Пока они пререкались, Матильда смотрела, как стынет блюдо из чечевицы. Она подумала, что вкус у соуса будет уже не тот, что еда безнадежно испорчена. Она схватила тарелки и, ни слова не говоря, разложила еду. Она хотела, чтобы они жевали и молчали, но они продолжали ссориться, не обращая внимания на аппетитный запах, исходивший от приготовленного ею блюда.
– Ты палец о палец не ударил, чтобы хоть со второго раза сдать на бакалавра, – бросил Амин. – Собираешься, как обычно, болтаться без дела? Тогда знай, на этот случай я уже принял решение. Отправим тебя служить в армию, там ты поймешь, что значит быть мужчиной. В твоем возрасте я уже воевал.
Селим закатил глаза, а Матильда уже ничего не слышала. Она хотела, чтоб они ели, и больше ничего.
– Почему вы не взяли Сабах к себе, а устроили ее в этот ужасный интернат? – спросил Селим.
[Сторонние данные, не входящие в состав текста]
// sdram_model: behavioural model of the board SDRAM and its controller, for
// simulation only (not synthesizable logic of the design).
//
// 64K x 16-bit words. A read (rd) or write (wr) command, held high by the
// requester, is answered after RD_LAT or WR_LAT clocks with a one-cycle
// 'done'; read data is driven on rdata while done is high. Defaults are
// chosen so that a complete CPU load takes 13 clocks and a store 9 clocks,
// the access times measured on the original board.
module sdram_model #(
  parameter int unsigned RD_LAT = 8,
  parameter int unsigned WR_LAT = 5
) (
  input  logic        clk,
  input  logic [15:0] addr,
  input  logic [15:0] wdata,
  output logic [15:0] rdata,
  input  logic        rd,
  input  logic        wr,
  output logic        done
);

  logic [15:0] mem [65536];
  int unsigned cnt = 0;
  int unsigned reads = 0, writes = 0;

  initial done = 1'b0;
  initial rdata = '0;
  initial foreach (mem[i]) mem[i] = '0;

  always @(posedge clk) begin
    done <= 1'b0;
    if ((rd || wr) && !done) begin
      cnt <= cnt + 1;
      if (rd && cnt + 1 == RD_LAT) begin
        rdata <= mem[addr];
        done  <= 1'b1;
        cnt   <= 0;
        reads <= reads + 1;
      end else if (wr && cnt + 1 == WR_LAT) begin
        mem[addr] <= wdata;
        done      <= 1'b1;
        cnt       <= 0;
        writes    <= writes + 1;
      end
    end else begin
      cnt <= 0;
    end
  end

endmodule
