// tb_workloads: runs three complete programs on the whole computer at its
// default parameters, each from reset, with the SDRAM model holding the
// program:
//  1. a hand-assembled bring-up program given as raw instruction words
//     (MOVI, ADDI, SUB, ADD, SUBI, LSHI, STOR, OR, LOAD); its four stores
//     are checked against values worked out by hand;
//  2. a display test that copies a digit pattern from a table at 0x3000
//     to the seven-segment register and polls the parallel port; as
//     written, the loop reloads the table index from zero every pass, so
//     the display must show the pattern of digit 0 (0x77);
//  3. the animation player: it blanks the 3 KB frame buffer to white,
//     then copies each frame from SDRAM (one frame byte per word) into the
//     frame buffer at a row/column offset, calling a delay routine after
//     each frame whose length is set by the low nibble of the last PS/2
//     scan code, and starts over after the last frame. It is run twice,
//     with two frames each time: small frames of 4 x 3 bytes (16 x 3
//     pixels) at an offset, with a key pressed, and full-screen frames of
//     32 x 96 bytes (128 x 96 pixels). After each frame the bench compares
//     the whole frame buffer, then watches one complete video frame on the
//     VGA outputs and compares every visible position with its pixel
//     colour. It counts the inner delay-loop passes (65280 with no key,
//     2 x 65280 after the key with scan code 0x21 has been pressed) and
//     checks that one pass takes 51 clocks (three 17-clock instructions).
// The three programs and the table contents are those of the design
// description. Own choices: the frame size, offsets and pixel values of the
// test animation, the key pressed, and the delay routine placed at 0x0080,
// the address the demo's call jumps to (the animation header sits at 0x0100).
module tb_workloads;
  import cr16_pkg::*;

  logic clk = 0, rst = 1;
  word_t sdram_addr, sdram_wdata, sdram_rdata;
  logic sdram_rd, sdram_wr, sdram_done;
  logic [6:0] seg;
  logic [7:0] ppi_data = 8'h0B;
  logic [2:0] ppi_status;
  logic uart_rxd = 1, uart_txd, kb_clk = 1, kb_data = 1;
  logic vga_hsyncb, vga_vsyncb, video_clk;
  logic [5:0] vga_rgb;
  int checks = 0, failures = 0;

  cr16_system dut (.*);
  sdram_model mem (.clk(clk), .addr(sdram_addr), .wdata(sdram_wdata), .rdata(sdram_rdata),
                   .rd(sdram_rd), .wr(sdram_wr), .done(sdram_done));
  always #10 clk = ~clk;

  // ---------------- assembler ----------------
  int unsigned apc;
  function automatic void emit(input word_t w);
    mem.mem[apc] = w;
    apc++;
  endfunction
  function automatic word_t R(input logic [3:0] ext, input logic [3:0] rs, input logic [3:0] rd);
    return {4'h0, rd, ext, rs};            // assembler order: op Rsrc Rdest
  endfunction
  function automatic word_t I(input opcode_e op, input logic [7:0] imm, input logic [3:0] rd);
    return {op, rd, imm};                  // op Imm Rdest
  endfunction
  function automatic word_t LOAD(input logic [3:0] rd, input logic [3:0] ra);
    return {4'h4, rd, EXT_LOAD, ra};
  endfunction
  function automatic word_t STOR(input logic [3:0] rs, input logic [3:0] ra);
    return {4'h4, rs, EXT_STOR, ra};
  endfunction
  function automatic word_t BR(input logic [3:0] cond, input int target);
    return {4'hC, cond, 8'(target - int'(apc) - 1)};
  endfunction
  function automatic word_t JC(input logic [3:0] cond, input logic [3:0] rt);
    return {4'h4, cond, EXT_JCND, rt};
  endfunction
  function automatic word_t JAL(input logic [3:0] rl, input logic [3:0] rt);
    return {4'h4, rl, EXT_JAL, rt};
  endfunction

  task automatic restart();
    rst = 1;
    foreach (mem.mem[i]) mem.mem[i] = '0;
    repeat (5) @(negedge clk);
  endtask

  task automatic run_until_pc(input word_t target, input int limit, output int cyc);
    cyc = 0;
    while (!(dut.state == S0 && dut.pc == target) && cyc < limit) begin
      @(negedge clk); cyc++;
    end
    checks++;
    if (cyc >= limit) begin failures++; $display("FAIL program did not reach %h", target); end
  endtask

  task automatic check(input logic cond, input string msg);
    checks++;
    if (!cond) begin failures++; $display("FAIL %s", msg); end
  endtask

  // ---------------- workload 1: bring-up words ----------------
  task automatic bringup();
    word_t prog [18] = '{16'hd002, 16'h5001, 16'hd110, 16'hd230, 16'h0190, 16'h0051,
                         16'h9005, 16'h8001, 16'h4042, 16'h5201, 16'h4142, 16'h0021,
                         16'h5201, 16'h4042, 16'hd300, 16'h4103, 16'h5201, 16'h4142};
    int cyc;
    restart();
    foreach (prog[i]) mem.mem[i] = prog[i];
    rst = 0;
    run_until_pc(16'd18, 100000, cyc);
    $display("bring-up program: %0d clocks", cyc);
    // r0=2+1=3, r1=0x10, r2=0x30; r1=0x10-3=0x0d; r0=3+0x0d=0x10; r0-5=0x0b; <<1=0x16
    check(mem.mem[16'h30] == 16'h0016, "bring-up store 1");
    check(mem.mem[16'h31] == 16'h000D, "bring-up store 2");
    check(mem.mem[16'h32] == 16'h001F, "bring-up store 3 (OR)");
    check(mem.mem[16'h33] == 16'hD002, "bring-up store 4 (LOAD of word 0)");
  endtask

  // ---------------- workload 2: seven-segment / parallel port ----------------
  task automatic display_test();
    word_t table_ [17] = '{16'h77, 16'h12, 16'h5d, 16'h5b, 16'h3a, 16'h6b, 16'h6f, 16'h52,
                           16'h7f, 16'h7a, 16'h7e, 16'h2f, 16'h65, 16'h1f, 16'h6d, 16'h6c,
                           16'h37};
    int unsigned loop_a;
    int ppi_reads;
    restart();
    foreach (table_[i]) mem.mem['h3000 + i] = table_[i];
    apc = 0;
    emit(I(OP_LUI, 8'hc0, 7));
    emit(I(OP_LUI, 8'hc1, 8));
    emit(I(OP_LUI, 8'h30, 4));
    loop_a = apc;
    emit(I(OP_MOVI, 8'h00, 0));
    emit(R(EXT_ADD, 4, 0));
    emit(LOAD(1, 0));
    emit(STOR(1, 7));
    emit(LOAD(0, 8));
    emit(I(OP_ANDI, 8'h3f, 0));
    emit(I(OP_CMPI, 8'h10, 0));
    emit(BR(C_LS, loop_a));
    emit(I(OP_MOVI, 8'h10, 0));
    emit(BR(C_UC, loop_a));
    rst = 0;
    ppi_reads = 0;
    for (int i = 0; i < 20000; i++) begin
      @(negedge clk);
      if (dut.rddone && dut.ppi_en) ppi_reads++;
    end
    check(seg == 7'h77, "seven-segment shows digit 0 pattern");
    check(ppi_reads > 10, "parallel port polled");
    $display("display test: %0d parallel-port reads in 20000 clocks", ppi_reads);
  endtask

  // ---------------- workload 3: animation demo ----------------
  localparam int FRAMES = 2;
  localparam int ANIM = 'h100, DATA = ANIM + 8, DELAY_FN = 'h80;
  int xres, yres, xoff, yoff;
  int unsigned bne_delay2 = 0;
  int delay_passes = 0, first_pass = 0, last_pass = 0, cyc_all = 0;

  // passes of the delay routine's inner loop (its BNE taken or not)
  always @(negedge clk) begin
    cyc_all++;
    if (dut.state == S11 && dut.pc == word_t'(bne_delay2 + 1)) begin
      delay_passes++;
      if (delay_passes == 1) first_pass = cyc_all;
      last_pass = cyc_all;
    end
  end

  task automatic send_key(input logic [7:0] b);
    logic [10:0] f;
    f = {1'b1, ~^b, b, 1'b0};
    for (int i = 0; i < 11; i++) begin
      kb_data = f[i];
      repeat (500) @(posedge clk);
      kb_clk = 0;
      repeat (1000) @(posedge clk);
      kb_clk = 1;
      repeat (500) @(posedge clk);
    end
  endtask

  function automatic logic [7:0] pix(input int f, input int y, input int x);
    return 8'(f * 8'h40 + y * 8'h10 + x + 1);
  endfunction

  function automatic logic [7:0] fb(input int a);
    case (a / 512)
      0: return dut.u_fb.g_bank[0].g_ram.u_ram.mem[a % 512];
      1: return dut.u_fb.g_bank[1].g_ram.u_ram.mem[a % 512];
      2: return dut.u_fb.g_bank[2].g_ram.u_ram.mem[a % 512];
      3: return dut.u_fb.g_bank[3].g_ram.u_ram.mem[a % 512];
      4: return dut.u_fb.g_bank[4].g_ram.u_ram.mem[a % 512];
      default: return dut.u_fb.g_bank[5].g_ram.u_ram.mem[a % 512];
    endcase
  endfunction

  // byte a of the frame buffer as frame f should leave it
  function automatic logic [7:0] fb_expect(input int f, input int a);
    int y, x;
    y = a / 32 - yoff / 32;
    x = a % 32 - xoff;
    if (y >= 0 && y < yres && x >= 0 && x < xres) return pix(f, y, x);
    return 8'hFF;
  endfunction

  task automatic check_frame(input int f);
    int errs;
    errs = 0;
    for (int a = 0; a < 3072; a++)
      if (fb(a) !== fb_expect(f, a)) errs++;
    check(errs == 0, $sformatf("frame %0d: whole frame buffer", f));
  endtask

  // Watches one whole video frame at the pixel rate and compares every
  // visible position with the colour of its frame-buffer pixel (the 128 x 96
  // picture doubled to 256 x 192 at the top left, black elsewhere).
  task automatic check_video(input int f);
    int h, v, n, errs;
    logic was_ce, vs_prev, synced;
    errs = 0; synced = 0; was_ce = 0; vs_prev = 1; h = 0; v = 0; n = 0;
    while (n < 400 * 525 + 10) begin
      @(negedge clk);
      if (was_ce) begin
        // the outputs now show the position two pixel counts back
        if (synced) begin
          logic [5:0] exp_rgb;
          exp_rgb = 6'd0;
          if (h < 256 && v < 192) begin
            logic [7:0] b;
            b = fb_expect(f, (v / 2) * 32 + h / 8);
            case (2'(b >> (6 - 2 * ((h % 8) / 2))))
              2'b00: exp_rgb = 6'b110000;
              2'b01: exp_rgb = 6'b000011;
              2'b10: exp_rgb = 6'b001100;
              default: exp_rgb = 6'b111111;
            endcase
          end
          if (vga_rgb !== exp_rgb) errs++;
          n++;
          h++;
          if (h == 400) begin h = 0; v = (v + 1) % 525; end
        end
        if (vs_prev && !vga_vsyncb) begin synced = 1; h = 1; v = 490; end
        vs_prev = vga_vsyncb;
      end
      was_ce = dut.pix_ce;
    end
    check(errs == 0, $sformatf("frame %0d: one full video frame on the VGA outputs", f));
  endtask

  // Loads the animation player and an animation of FRAMES frames of
  // x_bytes x y_lines bytes at byte offsets (x_off, y_off_lines * 32), and
  // runs it for one cycle. With a key the second delay is doubled.
  task automatic demo(input int x_bytes, input int y_lines, input int x_off,
                      input int y_off_lines, input logic key, input logic video);
    int unsigned blank_a, cycle_a, frame_a, ver_a, hor_a, d1_a, d2_a;
    xres = x_bytes; yres = y_lines; xoff = x_off; yoff = y_off_lines * 32;
    restart();
    mem.mem[ANIM + 0] = 16'(xres);
    mem.mem[ANIM + 1] = 16'(yres);
    mem.mem[ANIM + 2] = 16'(xoff);
    mem.mem[ANIM + 3] = 16'(yoff);
    mem.mem[ANIM + 4] = 16'(FRAMES);
    mem.mem[ANIM + 5] = 1;
    for (int f = 0; f < FRAMES; f++)
      for (int y = 0; y < yres; y++)
        for (int x = 0; x < xres; x++)
          mem.mem[DATA + (f * yres + y) * xres + x] = {8'h00, pix(f, y, x)};
    apc = 0;
    emit(I(OP_LUI, 8'h01, 6));                  // animation header
    emit(LOAD(7, 6));  emit(I(OP_ADDI, 1, 6));  // x resolution (bytes)
    emit(LOAD(8, 6));  emit(I(OP_ADDI, 1, 6));  // y resolution
    emit(LOAD(9, 6));  emit(I(OP_ADDI, 1, 6));  // x offset (bytes)
    emit(LOAD(10, 6)); emit(I(OP_ADDI, 1, 6));  // y offset (bytes)
    emit(LOAD(11, 6)); emit(I(OP_ADDI, 1, 6));  // number of frames
    emit(LOAD(12, 6)); emit(I(OP_ADDI, 3, 6));  // delay (unused), data
    emit(I(OP_LUI, 8'hd0, 5));
    emit(I(OP_LUI, 8'hdb, 0));
    emit(I(OP_ORI, 8'hff, 0));
    emit(I(OP_MOVI, 8'hff, 2));                 // four white pixels
    blank_a = apc;
    emit(STOR(2, 5));
    emit(I(OP_ADDI, 1, 5));
    emit(R(EXT_CMP, 5, 0));
    emit(BR(C_LS, blank_a));
    cycle_a = apc;
    emit(R(EXT_MOV, 6, 4));
    emit(I(OP_MOVI, 0, 3));
    frame_a = apc;
    emit(I(OP_LUI, 8'hd0, 5));
    emit(I(OP_MOVI, 0, 1));
    emit(R(EXT_ADD, 10, 5));
    ver_a = apc;
    emit(I(OP_MOVI, 0, 0));
    emit(R(EXT_ADD, 9, 5));
    hor_a = apc;
    emit(LOAD(2, 4));
    emit(STOR(2, 5));
    emit(I(OP_ADDI, 1, 4));
    emit(I(OP_ADDI, 1, 5));
    emit(I(OP_ADDI, 1, 0));
    emit(R(EXT_CMP, 7, 0));
    emit(BR(C_HI, hor_a));
    emit(R(EXT_ADD, 9, 5));
    emit(I(OP_ADDI, 1, 1));
    emit(R(EXT_CMP, 8, 1));
    emit(BR(C_HI, ver_a));
    emit(I(OP_MOVI, 8'h80, 14));
    emit(JAL(15, 14));
    emit(I(OP_ADDI, 1, 3));
    emit(R(EXT_CMP, 11, 3));
    emit(BR(C_HI, frame_a));
    emit(BR(C_UC, cycle_a));
    if (apc > DELAY_FN) $display("demo program overlaps the delay routine");
    apc = DELAY_FN;                             // delay routine
    emit(I(OP_LUI, 8'hc4, 5));
    emit(LOAD(1, 5));
    emit(I(OP_ANDI, 8'h0f, 1));
    emit(R(EXT_MOV, 1, 13));
    d1_a = apc;
    emit(I(OP_LUI, 8'hff, 14));
    d2_a = apc;
    emit(I(OP_SUBI, 1, 14));
    emit(I(OP_CMPI, 0, 14));
    bne_delay2 = apc;
    emit(BR(C_NE, d2_a));
    emit(I(OP_CMPI, 0, 13));
    emit(I(OP_SUBI, 1, 13));
    emit(BR(C_NE, d1_a));
    emit(JC(C_UC, 15));
    rst = 0;
    if (key)
      fork
        begin
          // press 'C' (scan code 0x21, low nibble 1) during frame 0's delay
          wait (dut.state == S9);
          repeat (100000) @(posedge clk);
          send_key(8'h21);
        end
      join_none
    for (int f = 0; f < FRAMES; f++) begin
      int cyc;
      cyc = 0;
      while (dut.state != S9 && cyc < 2_000_000) begin @(negedge clk); cyc++; end
      check(cyc < 2_000_000, "frame drawn");
      delay_passes = 0;
      check_frame(f);
      if (video) check_video(f);
      // wait for the delay routine to return
      while (!(dut.state == S11 && dut.ir[11:8] == C_UC && dut.ir[15:12] == 4'h4) && cyc < 30_000_000) begin
        @(negedge clk); cyc++;
      end
      @(negedge clk);
      $display("frame %0d: delay loop passes %0d", f, delay_passes);
      check(delay_passes == ((key && f == 1) ? 2 * 65280 : 65280), $sformatf("delay length of frame %0d", f));
      // three instructions per pass, each 14 fetch + 1 decode + 2 execute clocks
      if (f == 0) check(last_pass - first_pass == 51 * (delay_passes - 1), "51 clocks per delay pass");
    end
  endtask

  initial begin
    bringup();
    display_test();
    demo(4, 3, 14, 10, 1'b1, 1'b1);     // small frames at an offset, key pressed
    demo(32, 96, 0, 0, 1'b0, 1'b1);     // full-screen frames
    $display("TB_RESULT checks=%0d failures=%0d", checks, failures);
    $finish;
  end

  initial begin
    repeat (40_000_000) @(posedge clk);
    failures++;
    $display("watchdog expired");
    $display("TB_RESULT checks=%0d failures=%0d", checks, failures);
    $finish;
  end
endmodule
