# FM0 transmit path for DSRC

Dedicated short-range communication (DSRC) links, as used for electronic toll
collection, send their data in FM0 (bi-phase space) line code. FM0 keeps the
signal DC-balanced and carries the bit clock inside the data: the level changes
at every bit boundary, so a receiver can always find the bit edges. This RTL
is a small FM0 transmitter. Words are written into a buffer and a memory.
They are serialized most significant bit first, stepped by a ring counter,
and then encoded by a one-flip-flop FM0 encoder at one bit per clock.

```
 in_data/in_valid ─► input_buffer ─► memory_block ─► prefetch ─► tx_word
        in_ready ◄─┘  (1 word)        (16 x 8, queue)   register     │
                                                                     ▼
                                      ring_counter ──one-hot──► bit select ─► fm0_encoder ─► fm0_out
```

## The FM0 code

Each bit occupies one symbol period, split into two halves.

* The level inverts at every symbol boundary.
* A `0` inverts the level again in the middle of the symbol.
* A `1` keeps the level constant for the whole symbol.

For example, starting from a high line, the bits `1 0 0 1` give the half-levels
`00 10 10 11`.

## The encoder as a state machine

Each symbol is described by a two-bit state code `(A, B)`. `A` is the level
of the first half and `B` the level of the second half. The four states are
S1 = 11, S2 = 10, S3 = 01 and S4 = 00. The boundary rule forces
`A(t) = ~B(t-1)`. The mid-symbol rule forces `B(t) = A(t)` for a `1` and
`B(t) = ~A(t)` for a `0`. Together:

```
A(t) = ~B(t-1)
B(t) =  X xor B(t-1)
```

| previous (A,B) | A(t), X=0 | A(t), X=1 | B(t), X=0 | B(t), X=1 |
|---|---|---|---|---|
| 1 1 (S1) | 0 | 0 | 1 | 0 |
| 1 0 (S2) | 1 | 1 | 0 | 1 |
| 0 1 (S3) | 0 | 0 | 1 | 0 |
| 0 0 (S4) | 1 | 1 | 0 | 1 |

The line is formed by letting the clock choose the half:
`fm0_out = CLK ? A(t) : B(t)`. While the symbol clock is high the line carries
`A`, and while it is low the line carries `B`.

### One flip-flop instead of two

The table shows that the next state depends only on `B(t-1)`, never on
`A(t-1)`. So `rtl/fm0_encoder.sv` keeps only a `B` register, which holds
`B(t-1)`. An inverter gives `A(t)` and an XOR gives `B(t)`. The register
takes `B(t)` at the rising edge that ends the symbol. The whole encoder is
one flip-flop, an inverter, an XOR, a 2:1 multiplexer and the enable AND.
This costs something: `B(t)` is formed combinationally from `x`, so `x` must
stay stable for the whole clock period and not only around the edge. In this
design `x` comes straight from registers, so it meets that rule.

The clock drives the output multiplexer as a data input. That is the point
of the architecture, and the reason a symbol takes one clock period rather
than two. A physical implementation has to treat `fm0_out` as a
clock-derived signal. The duty cycle of the clock sets the ratio between the
two half-symbols.

The register resets to 1, so encoding starts from state S1. The first
symbol's first half is therefore low.

## The transmit path (`rtl/fm0_dsrc_top.sv`)

* **Input buffer** (`input_buffer`). This is a one-entry holding register
  with valid/ready on both sides. It accepts a word in any cycle where it is
  empty or its word is leaving, so it passes one word per clock. It holds the
  source off (`in_ready` low) while the memory is full.
* **Memory block** (`memory_block`). A `DEPTH` x `WIDTH` RAM with one
  synchronous write port and one synchronous read port. A read takes one
  clock. A read of the address being written in the same cycle returns the
  old word. The top uses it as a circular queue, with a write pointer, a read
  pointer and a fill level (`mem_level`).
* **Prefetch register**. This register lives in the top. The oldest word is
  read ahead into it, which hides the read latency. When the word on the
  line ends, the prefetched word becomes the current word (`tx_word`) in the
  same clock. Stored words therefore leave back to back with no gap symbol.
* **Ring counter** (`ring_counter`). A one-hot circular shift register with
  `N = WIDTH` stages. Its last stage feeds the first. Stage `k` selects bit
  `WIDTH-1-k` of `tx_word` as the encoder's data bit. The counter is
  restarted at stage 0 each time a new word is taken.
* **FM0 encoder** (`fm0_encoder`). It is enabled while `tx_active` is high.
  When no word is waiting, `tx_active` drops at a word boundary. The encoder
  then holds its state and the line stays low. When data returns, FM0
  continues from the held state.

### Timing

* A word accepted at rising edge `n` is written into memory at `n+1`.
* It is read at `n+2` and reaches the prefetch register at `n+3`.
* If the line was idle, its first symbol occupies the clock period that
  starts at edge `n+4`.
* After that the line carries one bit per clock period.
* A stream of `k` words that keeps the memory non-empty leaves as `8k`
  consecutive symbols.
* The input side takes up to one word per clock. The line drains one word
  per 8 clocks. A burst longer than the memory plus the buffer (17 words)
  therefore sees back-pressure.

### Interface of the top

| port | dir | width | meaning |
|---|---|---|---|
| `clk` | in | 1 | symbol clock, one bit per period |
| `rst_n` | in | 1 | asynchronous active-low reset |
| `in_data` | in | `WIDTH` | word to send |
| `in_valid` / `in_ready` | in / out | 1 | the word moves at a rising edge where both are high |
| `fm0_out` | out | 1 | FM0 line: first half-symbol while `clk` is high, second while it is low |
| `tx_active` | out | 1 | a symbol is on the line in this period |
| `mem_level` | out | `$clog2(DEPTH)+1` | words waiting in memory |

Parameters are `WIDTH` (default 8) and `DEPTH` (default 16, a power of two
is not required). Their defaults live in `rtl/fm0_pkg.sv`.

## Design choices beyond the FM0 architecture

The encoder follows the FM0 state-machine derivation and its
one-flip-flop form exactly. The transmit path around it uses the three
parts named above in their natural order, but the following details are
choices of this design:

* the word width (8) and memory depth (16);
* the valid/ready handshake and the one-entry input buffer;
* the queue discipline and the prefetch register;
* most-significant-bit-first order;
* the ring counter's restart input;
* the encoder enable, and a line held low while idle.

Not included:

* **The second code of a shared mode multiplexer.** The architecture this
  encoder comes from puts a mode select on its output mux, with mode 0
  selecting FM0. Only FM0 is built, so there is no `mode` input.
* **Clock gating.** It is named as a companion technique, but nothing about
  it is specified, so none is built.
* **Speed and power.** The reference figures for the encoder alone are
  900 MHz and 1.14 mW. They depend on the process and are not something RTL
  can show. The RTL is a single-clock design, and the clock sets the bit
  rate. European DSRC (500 kbit/s) would need a 0.5 MHz symbol clock.
  Japanese DSRC (1 or 4 Mbit/s) would need 1 or 4 MHz.

## Verification

Every module has a self-checking testbench in `tb/`. Each one prints
`TB_RESULT checks=N failures=M` and has a watchdog.

* `fm0_encoder_tb` compares both half-levels of 2000+ random symbols, with
  idle gaps, against a model written from the FM0 rules. It checks the
  transition-table path S1 → S3 → S4 from reset. It also checks the rate of
  one symbol per clock.
* `ring_counter_tb` checks the stage vector and last flag against a position
  model, under random rotate, hold and restart. Wrap-around is covered.
* `input_buffer_tb` runs a random source and a random sink against a
  reference queue. It checks order, loss and duplication, refusal when full,
  and one word per clock.
* `memory_block_tb` runs random reads and writes against a shadow array. It
  checks the read latency, the hold behaviour and same-address collisions.
* `fm0_dsrc_top_tb` runs the whole path at the default sizes. It decodes
  `fm0_out` back into words and compares them with what was sent (202
  words). It checks the 320-symbol unbroken run of a 40-word burst and the
  4-clock start latency. It counts back-pressure, memory full, idle gaps,
  word hand-over, ring wrap and address wrap, and fails if any of them never
  happens.

The modules also carry assertions: the ring counter stays one-hot, a held
input word is stable, and the queue neither overflows nor reads while empty.

To run the end-to-end test with Verilator 5:

```
verilator --binary --timing --assert --top-module fm0_dsrc_top_tb \
  -y rtl -y tb +libext+.sv rtl/fm0_pkg.sv tb/fm0_dsrc_top_tb.sv
./obj_dir/Vfm0_dsrc_top_tb
```

Replace the top module and file name to run another testbench. The
testbenches sample the line a few time units after each clock edge. They
expect the design's outputs to settle within that time, which holds in
zero-delay simulation.

## Changing it

* **Word width.** `WIDTH` sets the word width and the ring length together.
  A different serialization order only touches the bit-select loop in the
  top.
* **Memory depth.** `DEPTH` sets the memory and the pointer widths.
* **Testbench sizes.** The top testbench assumes 8 and 16 in its expected
  counts (`W`, `D`), so change those together with the parameters.
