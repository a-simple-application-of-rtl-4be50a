// fm0_pkg: sizes shared by the FM0 transmit path.
// The word width and the number of stored words are not fixed by the FM0
// scheme itself; the values here are this design's defaults (an 8-bit word,
// a 16-word memory) and every module takes them as overridable parameters.
package fm0_pkg;
  parameter int unsigned DATA_W    = 8;   // bits per stored word
  parameter int unsigned MEM_DEPTH = 16;  // words held by the memory block
endpackage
– Мы с твоей матерью вырастили своих детей. Мы много лет работали, чтобы вы ни в чем не нуждались. И заслужили покой. Сельме следовало бы самой заботиться о дочери, вместо того чтобы болтаться в Рабате. Нет, она никогда не принесет этой семье ничего, кроме стыда и разочарований.
Селим швырнул салфетку на стол:
– Я уже сыт. Поеду куда-нибудь.
В тот день, склонившись над кастрюлей, Матильда размышляла: «Сколько раз я смотрела, как кипит вода? Сколько времени потратила, закупая провизию для них?» Она подняла глаза и посмотрела на холодильник как на злейшего врага. В это белое холодное чудовище приходилось постоянно закидывать продукты, словно в бочку из греческого мифа [31]. Каждый раз начинать все заново, совершать одни и те же действия, чтобы потом опять ничего не осталось. Ей было стыдно, нестерпимо стыдно. Она подумала об ушедших годах, о жизни с мужем и детьми, о тоннах поглощенной ими еды. Она представила себе помещение, до потолка заваленное жареным мясом, хлебом, вареными овощами. Почувствовала, что ее тошнит и от всего этого, и от себя самой. Подумать только, она ведь верила в дурацкие сказки о замарашке, превратившейся в принцессу. Бедная Золушка, она всю юность занималась домашним хозяйством, и ей не давали учиться, а потом, выйдя замуж за принца, она, должно быть, до самой смерти перебирала в памяти несбывшиеся мечты.